Transcribe the entries in full, keeping each word as it is.
*** Records provided Section Begins ***
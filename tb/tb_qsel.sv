// tb_qsel: exhaustive test of quotient digit selection. Every pair of
// 4-bit carry and sum tops is applied as valid dual-rail code; the digit
// must match the integer rule (estimate >= 0: +1, -1/2: 0, <= -1: -1).
// Spacer inputs must leave both digit pairs at 00.
module tb_qsel;
  import dcvsl_pkg::*;
  import tb_pkg::*;

  dr_t [3:0] wc_top, ws_top;
  dr_t       qs, qm;
  int checks = 0, failures = 0;

  qsel dut (.*);

  task automatic check(input logic ok, input string what);
    checks++;
    if (!ok) begin failures++; if (failures < 20) $display("FAIL: %s", what); end
  endtask

  initial begin
    for (int a = 0; a < 16; a++)
      for (int b = 0; b < 16; b++) begin
        int q;
        wc_top = enc(a, 4);
        ws_top = enc(b, 4);
        #1;
        q = ref_digit(a, b, 4);
        check(dr_valid(qs) && dr_valid(qm), "digit pairs are code words");
        check(qm.t == (q != 0) && qs.t == (q < 0), $sformatf("digit for %0d + %0d is %0d", a, b, q));
      end
    wc_top = '0;
    ws_top = '0;
    #1;
    check(qs == DR_SPACER && qm == DR_SPACER, "spacer in, spacer out");
    $display("TB_RESULT checks=%0d failures=%0d", checks, failures);
    $finish;
  end

  initial begin
    #100000;
    failures++;
    $display("TB_RESULT checks=%0d failures=%0d", checks, failures);
    $finish;
  end
endmodule
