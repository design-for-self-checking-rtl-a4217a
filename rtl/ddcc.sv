// ddcc: N-pair dynamic dual-rail code checker.
//
// Merges NPAIRS dual-rail pairs into one pair with the same rule as the
// 4-pair cell: complementary output when every input pair is complementary,
// 00 when an input pair is 00, 11 when a pair is 11 and none is 00. It is
// a tree of ddcc4 cells, all precharged by the stage's cp; each level has
// a quarter of the pairs of the level below, and a group that is not full
// is padded with valid 0 pairs, which do not change the parity. The tree
// is this implementation's choice: the design gives the 4-pair cell and
// says that a stage's N output pairs go into an N-pair checker.
// Combinational apart from the precharge gating.
module ddcc
  import dcvsl_pkg::*;
#(
  parameter int unsigned NPAIRS = 46
) (
  input  logic             cp,  // precharge (0) / evaluate (1)
  input  dr_t [NPAIRS-1:0] q,   // pairs to check
  output dr_t              z    // merged pair
);
  // Number of pairs at level l of the tree (level 0 is the input).
  function automatic int unsigned width_at(input int unsigned l);
    int unsigned w;
    w = NPAIRS;
    for (int unsigned i = 0; i < l; i++) w = (w + 3) / 4;
    return w;
  endfunction

  function automatic int unsigned depth();
    int unsigned l;
    l = 0;
    while (width_at(l) > 1) l++;
    return (l == 0) ? 1 : l;
  endfunction

  localparam int unsigned LEVELS = depth();
  localparam int unsigned SPAN   = 4 * ((NPAIRS + 3) / 4);

  dr_t [LEVELS:0][SPAN-1:0] lv;

  always_comb begin
    lv[0] = {SPAN{DR_0}};
    lv[0][NPAIRS-1:0] = q;
  end

  for (genvar l = 0; l < LEVELS; l++) begin : g_level
    localparam int unsigned NG = (width_at(l) + 3) / 4;
    for (genvar g = 0; g < NG; g++) begin : g_cell
      ddcc4 u_cell (.cp(cp), .q(lv[l][4*g+3:4*g]), .z(lv[l+1][g]));
    end
    if (NG < SPAN) begin : g_pad
      assign lv[l+1][SPAN-1:NG] = {(SPAN - NG){DR_0}};
    end
  end

  assign z = lv[LEVELS][0];
endmodule
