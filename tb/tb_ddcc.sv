// tb_ddcc: test of the N-pair dual-rail checker at its default width (46
// pairs, one stage's data word) and at 5 and 1 pairs. Random valid words
// must give their parity as a code word; one pair forced to 00 must give
// 00, one forced to 11 must give 11, a 00 and a 11 together give 00; in
// precharge the output is 00.
module tb_ddcc;
  import dcvsl_pkg::*;
  import tb_pkg::*;

  int checks = 0, failures = 0;

  task automatic check(input logic ok, input string what);
    checks++;
    if (!ok) begin failures++; if (failures < 20) $display("FAIL: %s", what); end
  endtask

  localparam int unsigned NA = 46, NB = 5, NC = 1;
  logic cp;
  dr_t [NA-1:0] qa;
  dr_t [NB-1:0] qb;
  dr_t [NC-1:0] qc;
  dr_t za, zb, zc;

  ddcc dut (.cp(cp), .q(qa), .z(za));
  ddcc #(.NPAIRS(NB)) dut_b (.cp(cp), .q(qb), .z(zb));
  ddcc #(.NPAIRS(NC)) dut_c (.cp(cp), .q(qc), .z(zc));

  initial begin
    for (int i = 0; i < 600; i++) begin
      logic [MAXP-1:0] v;
      logic [2*MAXP-1:0] pa;
      int k, j;
      for (int b = 0; b < MAXP; b += 32) v[b +: 32] = $urandom;
      pa = enc(v, NA);
      qa = pa[2*NA-1:0];
      qb = pa[2*NB-1:0];
      qc = pa[2*NC-1:0];
      cp = 1'b1;
      #1;
      check(za == dr_enc(^v[NA-1:0]), "46 pairs: parity");
      check(zb == dr_enc(^v[NB-1:0]), "5 pairs: parity");
      check(zc == dr_enc(v[0]), "1 pair: value");
      k = $urandom % NA;
      j = (k + 1 + $urandom % (NA - 1)) % NA;
      qa[k] = DR_SPACER;
      #1;
      check(za == DR_SPACER, "one 00 pair gives 00");
      qa[k] = '{t: 1'b1, f: 1'b1};
      #1;
      check(za == '{t: 1'b1, f: 1'b1}, "one 11 pair gives 11");
      qa[j] = DR_SPACER;
      #1;
      check(za == DR_SPACER, "00 and 11 give 00");
      cp = 1'b0;
      #1;
      check(za == DR_SPACER && zb == DR_SPACER && zc == DR_SPACER, "precharge gives 00");
    end
    $display("TB_RESULT checks=%0d failures=%0d", checks, failures);
    $finish;
  end

  initial begin
    #100000;
    failures++;
    $display("TB_RESULT checks=%0d failures=%0d", checks, failures);
    $finish;
  end
endmodule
*** Records provided Section Ends ***
Task output ->
filename tb/tb_qsel.sv
// tb_qsel: exhaustive test of quotient digit selection. Every pair of
// 4-bit carry and sum tops is applied as valid dual-rail code; the digit
// must match the integer rule (estimate >= 0: +1, -1/2: 0, <= -1: -1).
// Spacer inputs must leave both digit pairs at 00.
module tb_qsel;
  import dcvsl_pkg::*;
  import tb_pkg::*;

  dr_t [3:0] wc_top, ws_top;
  dr_t       qs, qm;
  int checks = 0, failures = 0;

  qsel dut (.*);

  task automatic check(input logic ok, input string what);
    checks++;
    if (!ok) begin failures++; if (failures < 20) $display("FAIL: %s", what); end
  endtask

  initial begin
    for (int a = 0; a < 16; a++)
      for (int b = 0; b < 16; b++) begin
        int q;
        wc_top = enc(a, 4);
        ws_top = enc(b, 4);
        #1;
        q = ref_digit(a, b, 4);
        check(dr_valid(qs) && dr_valid(qm), "digit pairs are code words");
        check(qm.t == (q != 0) && qs.t == (q < 0), $sformatf("digit for %0d + %0d is %0d", a, b, q));
      end
    wc_top = '0;
    ws_top = '0;
    #1;
    check(qs == DR_SPACER && qm == DR_SPACER, "spacer in, spacer out");
    $display("TB_RESULT checks=%0d failures=%0d", checks, failures);
    $finish;
  end

  initial begin
    #100000;
    failures++;
    $display("TB_RESULT checks=%0d failures=%0d", checks, failures);
    $finish;
  end
endmodule
repository design-for-self-checking-rtl-a4217a
filename rtl/ddcc.sv
// ddcc: N-pair dynamic dual-rail code checker.
//
// Merges NPAIRS dual-rail pairs into one pair with the same rule as the
// 4-pair cell: complementary output when every input pair is complementary,
// 00 when an input pair is 00, 11 when a pair is 11 and none is 00. It is
// a tree of ddcc4 cells, all precharged by the stage's cp; each level has
// a quarter of the pairs of the level below, and a group that is not full
// is padded with valid 0 pairs, which do not change the parity. The tree
// is this implementation's choice: the design gives the 4-pair cell and
// says that a stage's N output pairs go into an N-pair checker.
// Combinational apart from the precharge gating.
module ddcc
  import dcvsl_pkg::*;
#(
  parameter int unsigned NPAIRS = 46
) (
  input  logic             cp,  // precharge (0) / evaluate (1)
  input  dr_t [NPAIRS-1:0] q,   // pairs to check
  output dr_t              z    // merged pair
);
  // Number of pairs at level l of the tree (level 0 is the input).
  function automatic int unsigned width_at(input int unsigned l);
    int unsigned w;
    w = NPAIRS;
    for (int unsigned i = 0; i < l; i++) w = (w + 3) / 4;
    return w;
  endfunction

  function automatic int unsigned depth();
    int unsigned l;
    l = 0;
    while (width_at(l) > 1) l++;
    return (l == 0) ? 1 : l;
  endfunction

  localparam int unsigned LEVELS = depth();
  localparam int unsigned SPAN   = 4 * ((NPAIRS + 3) / 4);

  dr_t [LEVELS:0][SPAN-1:0] lv;

  always_comb begin
    lv[0] = {SPAN{DR_0}};
    lv[0][NPAIRS-1:0] = q;
  end

  for (genvar l = 0; l < LEVELS; l++) begin : g_level
    localparam int unsigned NG = (width_at(l) + 3) / 4;
    for (genvar g = 0; g < NG; g++) begin : g_cell
      ddcc4 u_cell (.cp(cp), .q(lv[l][4*g+3:4*g]), .z(lv[l+1][g]));
    end
    if (NG < SPAN) begin : g_pad
      assign lv[l+1][SPAN-1:NG] = {(SPAN - NG){DR_0}};
    end
  end

  assign z = lv[LEVELS][0];
endmodule
filename tb/tb_ddcc.sv
// tb_ddcc: test of the N-pair dual-rail checker at its default width (46
// pairs, one stage's data word) and at 5 and 1 pairs. Random valid words
// must give their parity as a code word; one pair forced to 00 must give
// 00, one forced to 11 must give 11, a 00 and a 11 together give 00; in
// precharge the output is 00.
module tb_ddcc;
  import dcvsl_pkg::*;
  import tb_pkg::*;

  int checks = 0, failures = 0;

  task automatic check(input logic ok, input string what);
    checks++;
    if (!ok) begin failures++; if (failures < 20) $display("FAIL: %s", what); end
  endtask

  localparam int unsigned NA = 46, NB = 5, NC = 1;
  logic cp;
  dr_t [NA-1:0] qa;
  dr_t [NB-1:0] qb;
  dr_t [NC-1:0] qc;
  dr_t za, zb, zc;

  ddcc dut (.cp(cp), .q(qa), .z(za));
  ddcc #(.NPAIRS(NB)) dut_b (.cp(cp), .q(qb), .z(zb));
  ddcc #(.NPAIRS(NC)) dut_c (.cp(cp), .q(qc), .z(zc));

  initial begin
    for (int i = 0; i < 600; i++) begin
      logic [MAXP-1:0] v;
      logic [2*MAXP-1:0] pa;
      int k, j;
      for (int b = 0; b < MAXP; b += 32) v[b +: 32] = $urandom;
      pa = enc(v, NA);
      qa = pa[2*NA-1:0];
      qb = pa[2*NB-1:0];
      qc = pa[2*NC-1:0];
      cp = 1'b1;
      #1;
      check(za == dr_enc(^v[NA-1:0]), "46 pairs: parity");
      check(zb == dr_enc(^v[NB-1:0]), "5 pairs: parity");
      check(zc == dr_enc(v[0]), "1 pair: value");
      k = $urandom % NA;
      j = (k + 1 + $urandom % (NA - 1)) % NA;
      qa[k] = DR_SPACER;
      #1;
      check(za == DR_SPACER, "one 00 pair gives 00");
      qa[k] = '{t: 1'b1, f: 1'b1};
      #1;
      check(za == '{t: 1'b1, f: 1'b1}, "one 11 pair gives 11");
      qa[j] = DR_SPACER;
      #1;
      check(za == DR_SPACER, "00 and 11 give 00");
      cp = 1'b0;
      #1;
      check(za == DR_SPACER && zb == DR_SPACER && zc == DR_SPACER, "precharge gives 00");
    end
    $display("TB_RESULT checks=%0d failures=%0d", checks, failures);
    $finish;
  end

  initial begin
    #100000;
    failures++;
    $display("TB_RESULT checks=%0d failures=%0d", checks, failures);
    $finish;
  end
endmodule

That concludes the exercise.